If we summarize the regression where we selected to view only x1
, then
we will only see this one variable in the summary. Note that no
selection is required to ignore the group fixed effects because ART
cannot be applied to these coefficients.
summary(artlm3)
#>
#> Call:
#> artlm(formula = y ~ x1 + x2 + group - 1, data = df, cluster = group,
#> select = "x1")
#>
#> Residuals:
#> Min 1Q Median 3Q Max
#> -1.49058 -0.38165 0.01422 0.37043 1.30953
#>
#> Coefficients:
#> Estimate Crit. value t value Pr(>|t|)
#> x1 10.03 19.03 31.7 0.00195 **
#> ---
#> Signif. codes: 0 '***' 0.001 '**' 0.01 '*' 0.05 '.' 0.1 ' ' 1
#>
#> Residual standard error: 0.504 on 988 degrees of freedom
#> Multiple R-squared: 0.9994, Adjusted R-squared: 0.9994
#> F-statistic: 1.332e+05 on 12 and 988 DF, p-value: < 2.2e-16
Confidence intervals are computed using the confint
command as usual.
confint(artlm2)
#> 2.5 % 97.5 %
#> x1 9.987563195 10.06423501
#> x2 -0.003333396 0.07527805
You can adjust the level of significance using the level
parameter.
confint(artlm2, level = 0.98)
#> 1 % 99 %
#> x1 9.97521696 10.07359180
#> x2 -0.01446102 0.08521455
The command will only display selected variables. So, if we use artlm3
where we selected only x1
, then we will only see the confidence
interval for this one term. More importantly, the function will not
compute intervals for unselected parameters.
confint(artlm3)
#> 2.5 % 97.5 %
#> 9.987563 10.064235
It is also possible to select variables in confint
instead of in the
regression.
confint(artlm2, parm = "x2")
#> 2.5 % 97.5 %
#> -0.003333396 0.075278053
You can conduct arbitrary linear tests using ARTHypothesis
. For
example, suppose I wanted to test to see if
β1 = β2. Then, I can run.
ARTHypothesis(artlm2, "x1 = x2")
#> Linear ART hypothesis test
#>
#> Hypothesis:
#> x1 - x2 = 0
#>
#> Crit. value t value Pr(>|t|)
#> 1 18.986 31.587 0.001953 **
#> ---
#> Signif. codes: 0 '***' 0.001 '**' 0.01 '*' 0.05 '.' 0.1 ' ' 1
You can also supply the constraint vector and constant value manually like so.

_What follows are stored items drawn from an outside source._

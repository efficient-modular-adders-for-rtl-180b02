// mod_adder3: modulo 2^W-1 adder with end-around carry (Mod_adder3).
//
// The sum s = x + y is formed with its carry-out, and the carry-out is then
// added back to the low W bits: z = s[W-1:0] + s[W]. Because x + y <= 2^(W+1)-2,
// the second addition can never carry out again. There is no multiplexer,
// which makes this the most compact of the three adders. The function is the
// same as mod_adder2: all-ones is kept as the second encoding of zero when
// x + y = 2^W - 1.
//
// Interface: W-bit x, y in, W-bit z out; purely combinational.
module mod_adder3 #(
  parameter int unsigned W = 8
) (
  input  logic [W-1:0] x,
  input  logic [W-1:0] y,
  output logic [W-1:0] z
);

  logic [W:0] s;  // x + y, with carry-out

  always_comb begin
    s = {1'b0, x} + {1'b0, y};
    z = s[W-1:0] + W'(s[W]);
  end

endmodule
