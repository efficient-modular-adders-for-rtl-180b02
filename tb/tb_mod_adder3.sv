// tb_mod_adder3: exhaustive check of the modulo 2^W-1 adder at W = 8 (the
// default) and W = 4. For every x, y the output is compared with the rule
//   z = (x + y + 1) mod 2^W if x + y >= 2^W, else x + y
// and, separately, checked to be congruent to x + y modulo 2^W-1. Cases that
// produce the second encoding of zero (all ones) are counted and must occur.
module tb_mod_adder3;
  int checks = 0, failures = 0;
  int wraps = 0, carries = 0, ones_zero = 0;

  logic [7:0] x0, y0, z0;
  logic [3:0] x1, y1, z1;

  mod_adder3           u0 (.x(x0), .y(y0), .z(z0));
  mod_adder3 #(.W(4))  u1 (.x(x1), .y(y1), .z(z1));

  function automatic int expect_z(int x, int y, int w);
    int s = x + y;
    if (s >= (1 << w)) return (s + 1) % (1 << w);
    return s;
  endfunction

  initial begin
    #1000000;
    failures++;
    $display("watchdog expired");
    $display("TB_RESULT checks=%0d failures=%0d", checks, failures);
    $finish;
  end

  initial begin
    for (int x = 0; x < 256; x++) begin
      for (int y = 0; y < 256; y++) begin
        x0 = 8'(x); y0 = 8'(y); x1 = 4'(x % 16); y1 = 4'(y % 16);
        #1;
        checks += 4;
        if (int'(z0) != expect_z(x, y, 8)) begin
          failures++;
          if (failures < 10) $display("W=8: %0d+%0d gave %0d", x, y, z0);
        end
        if (int'(z0) % 255 != (x + y) % 255) failures++;
        if (int'(z1) != expect_z(x % 16, y % 16, 4)) begin
          failures++;
          if (failures < 10) $display("W=4: %0d+%0d gave %0d", x % 16, y % 16, z1);
        end
        if (int'(z1) % 15 != (x % 16 + y % 16) % 15) failures++;
        if (x + y >= 256) carries++;
        if (x + y == 255) ones_zero++;
      end
    end
    if (carries == 0 || ones_zero == 0) failures++;
    $display("end-around carries=%0d all-ones zeros=%0d", carries, ones_zero);
    $display("TB_RESULT checks=%0d failures=%0d", checks, failures);
    $finish;
  end
endmodule
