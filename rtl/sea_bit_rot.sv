// sea_bit_rot: SEA bit rotation r on an n_b-word vector.
//
// Inside every group of three words (x_3i, x_3i+1, x_3i+2):
//   y_3i   = x_3i rotated right by one bit,
//   y_3i+1 = x_3i+1 unchanged,
//   y_3i+2 = x_3i+2 rotated left by one bit.
// The rotation amounts are those of the original SEA specification. In
// hardware it is only a reordering of wires. NB must be a multiple of 3.
module sea_bit_rot #(
  parameter int unsigned NB = 6,
  parameter int unsigned B  = 8
) (
  input  logic [NB*B-1:0] x,
  output logic [NB*B-1:0] y
);

  for (genvar g = 0; g < NB / 3; g++) begin : g_grp
    logic [B-1:0] a, b, c;
    assign a = x[B*(3*g)   +: B];
    assign b = x[B*(3*g+1) +: B];
    assign c = x[B*(3*g+2) +: B];
    assign y[B*(3*g)   +: B] = {a[0], a[B-1:1]};
    assign y[B*(3*g+1) +: B] = b;
    assign y[B*(3*g+2) +: B] = {c[B-2:0], c[B-1]};
  end

endmodule
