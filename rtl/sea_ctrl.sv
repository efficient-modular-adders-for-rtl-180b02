// sea_ctrl: round controller of the SEA loop architecture.
//
// A start pulse while idle is accepted (load = 1) and the controller then
// runs rounds t = 1 .. NR, one per clock (round_en = 1, busy = 1). With
// h = floor(NR/2) it drives, for the round computed in the current cycle:
//   const_idx = t for t <= h, NR - t after it: the i of the key-round
//               constant C(i), counting up to the middle and back down;
//   swap      = 1 in round h: the key registers take the key-round result
//               with left and right halves exchanged (the "Swap" command);
//   use_left  = 1 for t > h: the cipher round takes the left key register
//               instead of the right one (the "Switch" command). After the
//               exchange the left register holds KR_h, the key the paper
//               says is taken before the switch.
// done is high in the cycle of round NR, so the result is in the registers
// after that clock edge. Start while busy is ignored.
// The paper names Swap and Switch and says when they act; the counter,
// the start/done handshake and the reset are this design's choices.
module sea_ctrl #(
  parameter int unsigned NR = 93,
  localparam int unsigned CW = $clog2(NR + 1)
) (
  input  logic          clk,
  input  logic          rst_n,
  input  logic          start,
  output logic          busy,
  output logic          load,
  output logic          round_en,
  output logic          swap,
  output logic          use_left,
  output logic [CW-1:0] const_idx,
  output logic          done
);

  localparam int unsigned H = NR / 2;

  if (NR % 2 != 1 || NR < 3) begin : g_bad_nr
    $error("sea_ctrl: the round count NR must be odd and at least 3");
  end

  logic [CW-1:0] t;  // round being computed, 0 when idle

  always_ff @(posedge clk or negedge rst_n) begin
    if (!rst_n) begin
      t <= '0;
    end else if (load) begin
      t <= CW'(1);
    end else if (busy) begin
      t <= (t == CW'(NR)) ? '0 : t + CW'(1);
    end
  end

  always_comb begin
    busy      = (t != '0);
    load      = start && !busy;
    round_en  = busy;
    swap      = (t == CW'(H));
    use_left  = (t > CW'(H));
    const_idx = use_left ? CW'(NR) - t : t;
    done      = (t == CW'(NR));
  end

  // Rules of the schedule
  a_swap_once: assert property (@(posedge clk) disable iff (!rst_n) swap |-> busy && !use_left);
  a_done_busy: assert property (@(posedge clk) disable iff (!rst_n) done |-> busy && use_left);
  a_t_range:   assert property (@(posedge clk) disable iff (!rst_n) t <= CW'(NR));

endmodule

ARTHypothesis(artlm2, c(1,-1), 0)
#> Linear ART hypothesis test
#>
#> Hypothesis:
#> x1 - x2 = 0
#>
#> Crit. value t value Pr(>|t|)
#> 1 18.986 31.587 0.001953 **
#> ---
#> Signif. codes: 0 '***' 0.001 '**' 0.01 '*' 0.05 '.' 0.1 ' ' 1
You cannot construct a linear test using a parameter that was not selected in the original regression.